# From RFT to non-RFT



## buckybadger (Dec 21, 2008)

Did anyone go from RFT to non-RFT on the BMW F30? Please let me know how the car feels. 

Did the handling improve? My car bounces/wobbles on my 19 inch with RFT.
Did the road noise decrease?
Did you end up buying a tire repair kit? If yes, please recommend one.

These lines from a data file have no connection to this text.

// ldpc_ctrl -- overlapped check/variable node update schedule.
//
// With the upper-dual-diagonal parity part, parity block column KB+j is
// connected only to block rows j-1 and j. Its variable node update may
// therefore start as soon as the check node update of block row j is done,
// while the check node updates of the later rows are still running. The
// information columns are connected to rows all over the matrix and are
// updated after the last row. One iteration is MB + KB + 1 steps:
//
//   step t = 0          : check row 0 alone
//   step t = 1 .. MB-1  : check row t  together with variable column KB+t-1
//   step t = MB         : variable column NB-1 (last parity column)
//   step t = MB+1 .. MB+KB : variable column t-MB-1 (information columns)
//
// For the 12 x 24 code this is 1 + 11 + 13 = 25 cycles per iteration against
// 12 + 24 = 36 for rows-then-columns. Each check row is finished (written at
// the clock edge) before any column that uses it is read, and every column
// finishes before the next iteration reads its rows, so the result is the
// same as a flooding sum-product schedule.
//
// Interface: start is sampled in IDLE; that cycle is the one-cycle
// initialisation (init_en) that copies the input buffer into the decoder.
// Then N_ITER iterations run; hd_we marks the variable updates of the last
// iteration and done pulses with the last step. Latency from the start cycle
// to the done cycle inclusive is 1 + N_ITER * (MB + KB + 1) cycles.
// n_cnu, n_vnu and n_overlap count the steps of the current decode with a
// check update, a variable update and both at once.
//
// The order of the check rows (top to bottom), the one-cycle initialisation
// and the fixed number of iterations (12) follow the published design; the step
// encoding and the counters are this design's choices.
module ldpc_ctrl
  import ldpc_pkg::*;
#(
  parameter int N_ITER = 12
) (
  input  logic     clk,
  input  logic     rst_n,
  input  logic     start,
  output logic     busy,
  output logic     init_en,
  output logic     cnu_we,
  output row_idx_t cnu_row,
  output logic     vnu_we,
  output col_idx_t vnu_col,
  output logic     hd_we,
  output logic     done,
  output logic [7:0]  iter,
  output logic [15:0] n_cnu,
  output logic [15:0] n_vnu,
  output logic [15:0] n_overlap
);

  localparam int STEPS = MB + KB + 1;
  localparam int TW    = $clog2(STEPS);

  typedef enum logic {S_IDLE, S_RUN} state_t;
  state_t        state;
  logic [TW-1:0] step;

  wire last_step = (step == TW'(STEPS - 1));
  wire last_iter = (iter == 8'(N_ITER - 1));

  assign busy    = (state == S_RUN);
  assign init_en = (state == S_IDLE) && start;

  always_comb begin
    cnu_we  = busy && (step < TW'(MB));
    cnu_row = row_idx_t'(step);
    vnu_we  = busy && (step != '0);
    if (step <= TW'(MB)) vnu_col = col_idx_t'(int'(step) + KB - 1);
    else                 vnu_col = col_idx_t'(int'(step) - MB - 1);
    hd_we   = vnu_we && last_iter;
    done    = busy && last_step && last_iter;
  end

  always_ff @(posedge clk or negedge rst_n) begin
    if (!rst_n) begin
      state     <= S_IDLE;
      step      <= '0;
      iter      <= '0;
      n_cnu     <= '0;
      n_vnu     <= '0;
      n_overlap <= '0;
    end else begin
      case (state)
        S_IDLE: if (start) begin
          state     <= S_RUN;
          step      <= '0;
          iter      <= '0;
          n_cnu     <= '0;
          n_vnu     <= '0;
          n_overlap <= '0;
        end
        S_RUN: begin
          n_cnu     <= n_cnu + 16'(cnu_we);
          n_vnu     <= n_vnu + 16'(vnu_we);
          n_overlap <= n_overlap + 16'(cnu_we && vnu_we);
          if (last_step) begin
            step <= '0;
            if (last_iter) state <= S_IDLE;
            else           iter  <= iter + 8'd1;
          end else begin
            step <= step + TW'(1);
          end
        end
        default: state <= S_IDLE;
      endcase
    end
  end

endmodule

I have the OEM Bridgestone RFT and planning to switch to one of the following non-RFT (still deciding):
1. Michelin Pilot Super Sport
2. Continental ExtremeContact DW

Thank you!


----------



## JOEYPDX (Dec 31, 2014)

I moved from the standard square 17" tires and rims to 18" staggered set (BMW OEM rims) on my 2014 F30. I went with the non-rft Michelin Pilot Sport tires (got a great deal through Costco). I bought the Airman tire compressor kit
http://www.ebay.com/itm/AIRMAN-71-051-021-Tire-Repair-Air-Compressor-Kit-Sealan-/381022801686?hash=item58b6ba8f16&vxp=mtr

Road noise decreased. And handling did improve. I also bought the same tires for my 2007 E90 and went from Bridgestone RFT's to the Michelins. That made a HUGE difference on that car; road noise was significantly reduced, handling was much better, ride improved too. I've always removed the RFT's from our BMW's.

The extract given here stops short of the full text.